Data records
// tb_mono_filter_bank: three channels share one random 23-tap coefficient
// set and take independent random inputs on independent strobes. Every
// output is compared with a direct convolution model (same rounding,
// shift and saturation) and must appear one clock after its input.
//
// The expected values are worked out here, independently of the RTL; the
// rates and sizes checked follow the original description where it gives
// them, and the stimulus, reduced sizes and tolerances are this testbench's
// own choices.
module tb_mono_filter_bank;
  logic clk = 1'b0, rst_n = 1'b0;
  always #5 clk = ~clk;
  int checks = 0, failures = 0;
  localparam int CH = 3, NT = 23;

  logic we = 0;
  logic [$clog2(NT)-1:0] addr = '0;
  logic signed [15:0] cdat = '0;
  logic [CH-1:0] iv = '0, ov;
  logic signed [15:0] x [CH], y [CH];
  mono_filter_bank #(.CHANNELS(CH), .NTAPS(NT), .DW(16), .SHIFT(15)) dut (
    .clk, .rst_n, .coef_we(we), .coef_addr(addr), .coef_data(cdat),
    .in_valid(iv), .in_data(x), .out_valid(ov), .out_data(y));

  int h [NT];
  int hist [CH][NT];
  longint acc;
  longint expv [CH], expn [CH];
  logic [CH-1:0] exp_v;

  always @(posedge clk) if (rst_n) for (int c = 0; c < CH; c++) begin
    if (exp_v[c]) begin
      checks++;
      if (!ov[c] || longint'(y[c]) != expv[c]) begin
        failures++; if (failures < 10) $display("ch%0d got %0d/%b exp %0d", c, y[c], ov[c], expv[c]);
      end
    end else if (ov[c]) begin failures++; $display("ch%0d unexpected output", c); end
  end

  initial begin
    exp_v = '0;
    foreach (x[c]) x[c] = '0;
    foreach (hist[c, k]) hist[c][k] = 0;
    repeat (3) @(posedge clk);
    rst_n = 1'b1;
    for (int k = 0; k < NT; k++) begin
      h[k] = $urandom_range(0, 40000) - 20000;
      @(negedge clk); we = 1; addr = k[$clog2(NT)-1:0]; cdat = 16'(h[k]);
    end
    @(negedge clk); we = 0;
    for (int n = 0; n < 3000; n++) begin
      @(negedge clk);
      for (int c = 0; c < CH; c++) begin
        iv[c] = ($urandom_range(0, 2) != 0);
        if (iv[c]) begin
          x[c] = 16'($urandom_range(0, 65535));
          for (int k = NT - 1; k > 0; k--) hist[c][k] = hist[c][k-1];
          hist[c][0] = x[c];
          acc = 0;
          for (int k = 0; k < NT; k++) acc += longint'(hist[c][k]) * h[k];
          acc = (acc + (1 << 14)) >>> 15;
          expn[c] = (acc > 32767) ? 32767 : (acc < -32768) ? -32768 : acc;
        end
      end
      @(posedge clk); #1 exp_v = iv; expv = expn;
    end
    @(negedge clk); iv = '0;
    @(posedge clk); #1 exp_v = '0;
    $display("TB_RESULT checks=%0d failures=%0d", checks, failures);
    $finish;
  end
  initial begin
    repeat (20000) @(posedge clk);
    failures++; $display("watchdog expired");
    $display("TB_RESULT checks=%0d failures=%0d", checks, failures);
    $finish;
  end
endmodule
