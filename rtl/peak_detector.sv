// peak_detector: finds the strongest channels in a magnitude spectrum.
//
// It follows the sensing procedure of the monitor in four phases:
//   SCAN   - the NBINS magnitudes of one spectrum arrive (mag_valid), are
//            written into the spectrum memory (a FIFO) and their maximum and
//            minimum are tracked;
//   THRESH - the midrange (max + min) / 2 becomes the threshold;
//   SELECT - the spectrum is read back; every bin whose magnitude is greater
//            than the threshold is noted with its frequency and magnitude,
//            up to MAX_CAND candidates;
//   SORT   - a bubble sort, one compare-and-swap per clock, orders the
//            candidates by falling magnitude (equal magnitudes keep their
//            bin order), which pushes the weaker side-lobe bins of an FM
//            carrier down the list.
// The NPEAKS strongest then appear on peaks[] and done pulses; num_found
// counts the valid entries (the rest are zero). A bin's frequency is
// bin * FREQ_STEP, in MHz with 10 fraction bits: the bin spacing of a
// 2048-point FFT at 10 MSPS is 4.883 kHz, i.e. 5/1024 MHz.
//
// Timing: SCAN is paced by the input; SELECT takes about NBINS + 3 cycles,
// SORT (MAX_CAND-1)^2 cycles. A new start clears everything.
// The midrange threshold, the noting of bins above it, the sort by
// magnitude, the 8 reported channels, the 20 candidates and the 1024-word
// spectrum memory follow the original description. The threshold is
// (max + min) / 2 with a strict comparison, as the description's formula and
// text give them; the sort circuit and the output format are this design's.
module peak_detector
  import fm_pkg::*;
#(
  parameter int unsigned NBINS     = 1024,
  parameter int unsigned MAX_CAND  = 20,
  parameter int unsigned NPEAKS    = 8,
  parameter int unsigned FREQ_STEP = 5
) (
  input  logic                           clk,
  input  logic                           rst_n,
  input  logic                           start,
  input  logic                           mag_valid,
  input  logic [MAG_W-1:0]               mag,
  output logic                           busy,
  output logic                           done,
  output peak_t                          peaks [NPEAKS],
  output logic [$clog2(NPEAKS+1)-1:0]    num_found,
  output logic [MAG_W-1:0]               max_mag,
  output logic [MAG_W-1:0]               min_mag,
  output logic [MAG_W-1:0]               midrange
);
  localparam int unsigned BW = $clog2(NBINS + 1);
  localparam int unsigned CW = $clog2(MAX_CAND + 1);

  typedef enum logic [2:0] {P_IDLE, P_SCAN, P_THRESH, P_SELECT, P_SORT, P_DONE} pstate_e;
  pstate_e st;

  peak_t cand [MAX_CAND];
  logic [CW-1:0] ncand;
  logic [BW-1:0] wcnt;    // magnitudes written
  logic [BW-1:0] rcnt;    // reads issued
  logic [BW-1:0] bin_q;   // bin of the word on fifo_rd_data
  logic          rd_pending;
  logic [CW-1:0] sj, spass;

  // spectrum memory
  logic                 fifo_rd;
  logic [MAG_W-1:0]     fifo_q;
  logic                 fifo_full, fifo_empty;
  logic [$clog2(NBINS+1)-1:0] fifo_count;
  sync_fifo #(.W(MAG_W), .DEPTH(NBINS)) u_spectrum_mem (
    .clk, .rst_n, .clear(start),
    .wr_en(st == P_SCAN && mag_valid), .wr_data(mag),
    .rd_en(fifo_rd), .rd_data(fifo_q),
    .full(fifo_full), .empty(fifo_empty), .count(fifo_count)
  );
  assign fifo_rd = (st == P_SELECT) && !fifo_empty && (rcnt < BW'(NBINS));

  always_ff @(posedge clk or negedge rst_n) begin
    if (!rst_n) begin
      st <= P_IDLE; ncand <= '0; wcnt <= '0; rcnt <= '0; bin_q <= '0;
      rd_pending <= 1'b0; sj <= '0; spass <= '0; done <= 1'b0;
      max_mag <= '0; min_mag <= '1; midrange <= '0; num_found <= '0;
      for (int i = 0; i < MAX_CAND; i++) cand[i] <= '0;
      for (int i = 0; i < NPEAKS; i++) peaks[i] <= '0;
    end else begin
      done <= 1'b0;
      if (start) begin
        st <= P_SCAN; ncand <= '0; wcnt <= '0; rcnt <= '0;
        rd_pending <= 1'b0; sj <= '0; spass <= '0;
        max_mag <= '0; min_mag <= '1;
        for (int i = 0; i < MAX_CAND; i++) cand[i] <= '0;
      end else begin
        unique case (st)
          P_IDLE: ;
          P_SCAN: if (mag_valid) begin
            if (mag > max_mag) max_mag <= mag;
            if (mag < min_mag) min_mag <= mag;
            wcnt <= wcnt + 1'b1;
            if (wcnt == BW'(NBINS - 1)) st <= P_THRESH;
          end
          P_THRESH: begin
            midrange <= MAG_W'(({1'b0, max_mag} + {1'b0, min_mag}) >> 1);
            st       <= P_SELECT;
          end
          P_SELECT: begin
            rd_pending <= fifo_rd;
            if (fifo_rd) begin
              rcnt  <= rcnt + 1'b1;
              bin_q <= rcnt;
            end
            if (rd_pending && fifo_q > midrange && ncand < CW'(MAX_CAND)) begin
              cand[ncand].freq <= FREQ_W'(32'(bin_q) * FREQ_STEP);
              cand[ncand].bin  <= 11'(bin_q);
              cand[ncand].pwr  <= fifo_q;
              ncand            <= ncand + 1'b1;
            end
            if (!fifo_rd && !rd_pending && rcnt == BW'(NBINS)) st <= P_SORT;
          end
          P_SORT: begin
            if (spass == CW'(MAX_CAND - 1)) begin
              st <= P_DONE;
            end else begin
              if (cand[sj].pwr < cand[sj+1].pwr) begin
                cand[sj]   <= cand[sj+1];
                cand[sj+1] <= cand[sj];
              end
              if (sj == CW'(MAX_CAND - 2)) begin
                sj    <= '0;
                spass <= spass + 1'b1;
              end else begin
                sj <= sj + 1'b1;
              end
            end
          end
          P_DONE: begin
            for (int i = 0; i < NPEAKS; i++)
              peaks[i] <= (i < MAX_CAND) ? cand[i] : '0;
            num_found <= (ncand > CW'(NPEAKS)) ? ($clog2(NPEAKS+1))'(NPEAKS)
                                                : ($clog2(NPEAKS+1))'(ncand);
            done <= 1'b1;
            st   <= P_IDLE;
          end
          default: st <= P_IDLE;
        endcase
      end
    end
  end

  assign busy = (st != P_IDLE);
endmodule
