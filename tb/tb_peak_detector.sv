// tb_peak_detector: feeds magnitude spectra (noise floor plus carriers with
// side lobes) and compares the result with a reference model written here:
// max, min, midrange (max+min)/2, bins strictly above it noted in bin order
// up to 20, stable sort by falling magnitude, the 8 strongest reported with
// frequency bin*5. Covers fewer than 8 carriers, more than 20 candidates
// and the full 1024-bin size, and checks the processing time after the last
// magnitude: NBINS + 3 cycles of threshold pass, (20-1)^2 of sorting, 2 more.
//
// The expected values are worked out here, independently of the RTL; the
// rates and sizes checked follow the original description where it gives
// them, and the stimulus, reduced sizes and tolerances are this testbench's
// own choices.
module tb_peak_detector;
  import fm_pkg::*;
  logic clk = 1'b0, rst_n = 1'b0;
  always #5 clk = ~clk;
  int checks = 0, failures = 0;

  localparam int NS = 64, NL = 1024;
  logic start_s = 0, mv_s = 0, start_l = 0, mv_l = 0;
  logic [23:0] mag_s = '0, mag_l = '0;
  logic busy_s, done_s, busy_l, done_l;
  peak_t pk_s [8], pk_l [8];
  logic [3:0] nf_s, nf_l;
  logic [23:0] mx_s, mn_s, md_s, mx_l, mn_l, md_l;
  peak_detector #(.NBINS(NS)) dut_s (.clk, .rst_n, .start(start_s), .mag_valid(mv_s), .mag(mag_s),
    .busy(busy_s), .done(done_s), .peaks(pk_s), .num_found(nf_s), .max_mag(mx_s), .min_mag(mn_s), .midrange(md_s));
  peak_detector #(.NBINS(NL)) dut_l (.clk, .rst_n, .start(start_l), .mag_valid(mv_l), .mag(mag_l),
    .busy(busy_l), .done(done_l), .peaks(pk_l), .num_found(nf_l), .max_mag(mx_l), .min_mag(mn_l), .midrange(md_l));

  int spec [NL];
  int cyc = 0;
  always @(posedge clk) cyc <= cyc + 1;

  task automatic run(input bit is_big, input int ncar, input int floor_hi);
    int n = is_big ? NL : NS;
    int mx = 0, mn = 32'h7fffffff, mid, nc = 0, t_last, t_done;
    int cb [20], cp [20];
    // spectrum
    for (int b = 0; b < n; b++) spec[b] = $urandom_range(10, floor_hi);
    for (int c = 0; c < ncar; c++) begin
      int b = $urandom_range(2, n - 3);
      int p = $urandom_range(200000, 4000000);
      spec[b] = p; spec[b-1] = p / 3 + $urandom_range(0, 999); spec[b+1] = p / 4 + $urandom_range(0, 999);
    end
    // reference
    for (int b = 0; b < n; b++) begin if (spec[b] > mx) mx = spec[b]; if (spec[b] < mn) mn = spec[b]; end
    mid = (mx + mn) / 2;
    for (int b = 0; b < n; b++) if (spec[b] > mid && nc < 20) begin cb[nc] = b; cp[nc] = spec[b]; nc++; end
    for (int i = nc; i < 20; i++) begin cb[i] = 0; cp[i] = 0; end
    for (int i = 0; i < 19; i++)                // stable insertion-style bubble
      for (int j = 0; j < 19; j++)
        if (cp[j] < cp[j+1]) begin int tb = cb[j], tp = cp[j]; cb[j] = cb[j+1]; cp[j] = cp[j+1]; cb[j+1] = tb; cp[j+1] = tp; end
    // drive
    @(negedge clk); if (is_big) start_l = 1; else start_s = 1;
    @(negedge clk); start_l = 0; start_s = 0;
    for (int b = 0; b < n; b++) begin
      if ($urandom_range(0, 3) == 0) @(negedge clk);   // gaps
      if (is_big) begin mv_l = 1; mag_l = 24'(spec[b]); end else begin mv_s = 1; mag_s = 24'(spec[b]); end
      @(negedge clk); mv_l = 0; mv_s = 0;
    end
    t_last = cyc;
    while (!(is_big ? done_l : done_s)) @(posedge clk);
    t_done = cyc;
    #1;
    checks++;
    if ((is_big ? md_l : md_s) != 24'(mid) || (is_big ? mx_l : mx_s) != 24'(mx) || (is_big ? mn_l : mn_s) != 24'(mn)) begin
      failures++; $display("mid/max/min %0d %0d %0d exp %0d %0d %0d", is_big ? md_l : md_s, is_big ? mx_l : mx_s, is_big ? mn_l : mn_s, mid, mx, mn);
    end
    checks++;
    if ((is_big ? nf_l : nf_s) != 4'((nc > 8) ? 8 : nc)) begin failures++; $display("num_found %0d exp %0d", is_big ? nf_l : nf_s, nc); end
    for (int i = 0; i < 8; i++) begin
      peak_t p = is_big ? pk_l[i] : pk_s[i];
      checks++;
      if (p.bin != 11'(cb[i]) || p.pwr != 24'(cp[i]) || p.freq != 16'(cb[i] * 5)) begin
        failures++; $display("peak %0d: bin %0d pwr %0d freq %0d exp bin %0d pwr %0d", i, p.bin, p.pwr, p.freq, cb[i], cp[i]);
      end
    end
    checks++;
    if (t_done - t_last != n + 3 + 19 * 19 + 2) begin failures++; $display("time %0d exp %0d", t_done - t_last, n + 366); end
  endtask

  initial begin
    repeat (3) @(posedge clk);
    rst_n = 1'b1;
    run(0, 3, 1000);     // few carriers
    run(0, 6, 1000);
    run(0, 0, 100000);   // noise only: many bins above midrange -> capped at 20
    run(1, 8, 3000);     // full size, 8 carriers with side lobes
    run(1, 12, 3000);
    $display("TB_RESULT checks=%0d failures=%0d", checks, failures);
    $finish;
  end
  initial begin
    repeat (40000) @(posedge clk);
    failures++; $display("watchdog expired");
    $display("TB_RESULT checks=%0d failures=%0d", checks, failures);
    $finish;
  end
endmodule
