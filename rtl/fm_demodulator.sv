// fm_demodulator: all-digital I/Q (quadrature) FM demodulator.
//
// The band-passed channel samples are multiplied by the cosine and the
// negated sine of a local oscillator (the dds block) tuned to the channel's
// carrier by ftw = f_carrier / f_sample * 2^32, which moves the channel to
// zero frequency and gives its in-phase (I) and quadrature (Q) components.
// A CIC decimator on each branch low-passes them and lowers the rate by R.
// A vectoring CORDIC takes the phase phi = atan2(Q, I) of every decimated
// pair, and the instantaneous frequency is the difference of two successive
// phases, omega = phi[n] - phi[n-1]. Phases are binary angles (2^16 = one
// turn), so the difference wraps correctly through +-pi.
//
// Output: freq_out is signed 16-bit, freq_out / 2^16 = (f - f_lo) * R / f_s
// cycles per output sample (at 10 MSPS and R = 40, one LSB is 3.815 Hz and
// 75 kHz deviation reads 19661). out_valid pulses at f_s / R. Latency from
// the R-th input of a block: 1 (mixer) + 1 (CIC) + 20 (CORDIC) + 1 cycles.
// The chain DDS, mixer, CIC, arctan and phase difference follows the
// document; the first, optional decimator is left out as it allows; widths
// and R are this design's choice.
module fm_demodulator #(
  parameter int unsigned IW    = 16,
  parameter int unsigned R     = 40,
  parameter int unsigned CIC_N = 3
) (
  input  logic                 clk,
  input  logic                 rst_n,
  input  logic [31:0]          ftw,
  input  logic                 in_valid,
  input  logic signed [IW-1:0] in_data,
  output logic                 out_valid,
  output logic signed [15:0]   freq_out
);
  // local oscillator
  logic signed [15:0] lo_cos, lo_sin;
  dds #(.PHW(32), .LUTA(10), .OW(16)) u_lo (
    .clk, .rst_n, .en(in_valid), .ftw, .cos_out(lo_cos), .sin_out(lo_sin)
  );

  // mixer
  logic signed [IW+16:0] pi_full, pq_full;
  logic signed [15:0]    mix_i, mix_q;
  logic                  mix_v;
  assign pi_full =  (IW+17)'(in_data) * (IW+17)'(lo_cos);
  assign pq_full = -((IW+17)'(in_data) * (IW+17)'(lo_sin));

  always_ff @(posedge clk or negedge rst_n) begin
    if (!rst_n) begin
      mix_i <= '0; mix_q <= '0; mix_v <= 1'b0;
    end else begin
      mix_v <= in_valid;
      if (in_valid) begin
        mix_i <= 16'(pi_full >>> (IW - 1));
        mix_q <= 16'(pq_full >>> (IW - 1));
      end
    end
  end

  // decimation of I and Q
  logic               dec_v, dec_vq;
  logic signed [15:0] dec_i, dec_q;
  cic_decimator #(.IW(16), .OW(16), .NSTAGES(CIC_N), .R(R)) u_cic_i (
    .clk, .rst_n, .in_valid(mix_v), .in_data(mix_i), .out_valid(dec_v), .out_data(dec_i)
  );
  cic_decimator #(.IW(16), .OW(16), .NSTAGES(CIC_N), .R(R)) u_cic_q (
    .clk, .rst_n, .in_valid(mix_v), .in_data(mix_q), .out_valid(dec_vq), .out_data(dec_q)
  );

  // arctan
  logic               ph_v;
  logic [15:0]        ph_mag;
  logic signed [15:0] ph;
  cordic_vec #(.W(16), .PW(16), .ITER(16)) u_atan (
    .clk, .rst_n, .in_valid(dec_v), .x(dec_i), .y(dec_q),
    .out_valid(ph_v), .mag(ph_mag), .phase(ph)
  );

  // phase to frequency
  logic signed [15:0] ph_prev;
  always_ff @(posedge clk or negedge rst_n) begin
    if (!rst_n) begin
      ph_prev <= '0; freq_out <= '0; out_valid <= 1'b0;
    end else begin
      out_valid <= ph_v;
      if (ph_v) begin
        freq_out <= ph - ph_prev;
        ph_prev  <= ph;
      end
    end
  end
endmodule
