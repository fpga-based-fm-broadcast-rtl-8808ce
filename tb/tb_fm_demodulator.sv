// tb_fm_demodulator: a 1.3 MHz carrier at fs = 10 MSPS is frequency
// modulated with a staircase of deviations (+50, -30, 0, +75, -75 kHz) and a
// 10 kHz sine. With the oscillator tuned to the carrier, each settled output
// must equal deviation * R / fs * 2^16 (1 LSB = 3.815 Hz) within 0.5 %, and
// for the sine the output must follow 5 kHz * sin(...) after the pipeline
// delay. One output per R = 40 inputs.
//
// The expected values are worked out here, independently of the RTL; the
// rates and sizes checked follow the original description where it gives
// them, and the stimulus, reduced sizes and tolerances are this testbench's
// own choices.
module tb_fm_demodulator;
  logic clk = 1'b0, rst_n = 1'b0;
  always #5 clk = ~clk;
  int checks = 0, failures = 0;
  function automatic real fabs(input real v); return v < 0.0 ? -v : v; endfunction
  localparam real PI = 3.14159265358979323846;
  localparam real FS = 10.0e6, FC = 1.3e6;

  logic iv = 0, ov;
  logic signed [15:0] x = '0, fo;
  logic [31:0] ftw;
  assign ftw = 32'($rtoi(FC / FS * 4294967296.0));
  fm_demodulator #(.IW(16), .R(40), .CIC_N(3)) dut (.clk, .rst_n, .ftw, .in_valid(iv), .in_data(x), .out_valid(ov), .freq_out(fo));

  real ph = 0.0, dev = 0.0;
  int  nin = 0, nout = 0;
  real last_out;
  always @(posedge clk) if (rst_n && ov) begin nout++; last_out = real'(fo); end

  task automatic step(input real d, input int n);
    for (int i = 0; i < n; i++) begin
      @(negedge clk); iv = 1;
      x = 16'($rtoi(12000.0 * $cos(ph)));
      ph += 2.0 * PI * (FC + d) / FS;
      if (ph > 2.0 * PI) ph -= 2.0 * PI;
      nin++;
      @(negedge clk); iv = 0;
    end
  endtask

  real devs [5] = '{50.0e3, -30.0e3, 0.0, 75.0e3, -75.0e3};
  real expv;
  initial begin
    repeat (3) @(posedge clk);
    rst_n = 1'b1;
    foreach (devs[k]) begin
      step(devs[k], 40 * 30);
      expv = devs[k] * 40.0 / FS * 65536.0;
      checks++;
      if (fabs(last_out - expv) > 0.005 * fabs(expv) + 3.0) begin
        failures++; $display("dev %f: out %f exp %f", devs[k], last_out, expv);
      end
    end
    // 10 kHz tone, 5 kHz deviation: compare peak output with 5 kHz
    begin
      real pk = 0.0;
      for (int i = 0; i < 40 * 100; i++) begin
        step(5.0e3 * $sin(2.0 * PI * 10.0e3 * i / FS), 1);
        if (i > 40 * 20 && fabs(last_out) > pk) pk = fabs(last_out);
      end
      expv = 5.0e3 * 40.0 / FS * 65536.0;
      checks++;
      if (pk < 0.9 * expv || pk > 1.05 * expv) begin failures++; $display("tone peak %f exp %f", pk, expv); end
    end
    repeat (60) @(posedge clk);
    checks++; if (nout != nin / 40) begin failures++; $display("outputs %0d for %0d inputs", nout, nin); end
    $display("TB_RESULT checks=%0d failures=%0d", checks, failures);
    $finish;
  end
  initial begin
    repeat (100000) @(posedge clk);
    failures++; $display("watchdog expired");
    $display("TB_RESULT checks=%0d failures=%0d", checks, failures);
    $finish;
  end
endmodule
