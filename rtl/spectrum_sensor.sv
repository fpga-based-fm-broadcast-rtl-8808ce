// spectrum_sensor: one run of automatic channel detection.
//
// A start pulse opens a capture window of N consecutive ADC samples that feed
// the radix-2 FFT. The FFT returns the positive-frequency half of the
// spectrum (bins 0..N/2-1); each complex bin goes through the CORDIC to get
// its magnitude, and the magnitudes stream into the peak detector, which
// stores them, derives the midrange threshold, keeps the bins above it and
// sorts them. done pulses when the list of the NPEAKS strongest bins is
// valid; busy covers the whole run.
//
// Timing at the defaults (N = 2048, 10 MSPS from a 100 MHz clock): capture
// 20480 cycles, FFT 11264 + 1024 cycles, CORDIC latency 20 cycles, peak
// detection about 1024 + 361 cycles: roughly 34,200 cycles, 342 us.
// The chain FFT -> magnitude -> stored spectrum -> peak detection and the
// 2048-point size follow the original description; the capture window
// control, the use of the lower half only and ignoring start while busy are
// this design's own choices.
module spectrum_sensor
  import fm_pkg::*;
#(
  parameter int unsigned N         = 2048,
  parameter int unsigned MAX_CAND  = 20,
  parameter int unsigned NPEAKS    = 8,
  parameter int unsigned FREQ_STEP = 5
) (
  input  logic                         clk,
  input  logic                         rst_n,
  input  logic                         start,
  input  logic                         sample_valid,
  input  logic signed [ADC_W-1:0]      sample,
  output logic                         busy,
  output logic                         done,
  output peak_t                        peaks [NPEAKS],
  output logic [$clog2(NPEAKS+1)-1:0]  num_found
);
  localparam int unsigned LOG = $clog2(N);
  localparam int unsigned DW  = ADC_W + LOG + 1;

  logic [LOG:0] cap_cnt;
  logic         capturing, running;
  logic         pk_busy, pk_done;

  always_ff @(posedge clk or negedge rst_n) begin
    if (!rst_n) begin
      cap_cnt <= '0; capturing <= 1'b0; running <= 1'b0;
    end else begin
      if (start && !running) begin
        capturing <= 1'b1; running <= 1'b1; cap_cnt <= '0;
      end else begin
        if (capturing && sample_valid) begin
          cap_cnt <= cap_cnt + 1'b1;
          if (cap_cnt == (LOG+1)'(N - 1)) capturing <= 1'b0;
        end
        if (pk_done) running <= 1'b0;
      end
    end
  end

  logic                 fft_in_ready, fft_busy, fft_ov, fft_last;
  logic signed [DW-1:0] fft_re, fft_im;
  logic [LOG-1:0]       fft_idx;
  fft_r2 #(.N(N), .IW(ADC_W), .DW(DW), .TW(16), .OUT_N(N/2)) u_fft (
    .clk, .rst_n,
    .in_valid(capturing && sample_valid), .in_data(sample), .in_ready(fft_in_ready),
    .busy(fft_busy), .out_valid(fft_ov), .out_re(fft_re), .out_im(fft_im),
    .out_idx(fft_idx), .out_last(fft_last)
  );

  logic              mag_valid;
  logic [DW-1:0]     mag_full;
  logic signed [15:0] unused_phase;
  cordic_vec #(.W(DW), .PW(16), .ITER(18)) u_mag (
    .clk, .rst_n, .in_valid(fft_ov), .x(fft_re), .y(fft_im),
    .out_valid(mag_valid), .mag(mag_full), .phase(unused_phase)
  );

  logic [MAG_W-1:0] mag_w;
  assign mag_w = MAG_W'(mag_full);

  logic [MAG_W-1:0] pk_max, pk_min, pk_mid;
  peak_detector #(.NBINS(N/2), .MAX_CAND(MAX_CAND), .NPEAKS(NPEAKS), .FREQ_STEP(FREQ_STEP)) u_pk (
    .clk, .rst_n, .start(start && !running), .mag_valid(mag_valid), .mag(mag_w),
    .busy(pk_busy), .done(pk_done), .peaks(peaks), .num_found(num_found),
    .max_mag(pk_max), .min_mag(pk_min), .midrange(pk_mid)
  );

  assign busy = running;
  assign done = pk_done;
endmodule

**Work request:**
Wherever the string "samples" appears in the data above, report the whole line.

**Output of the task:**
// The band-passed channel samples are multiplied by the cosine and the
// A start pulse opens a capture window of N consecutive ADC samples that feed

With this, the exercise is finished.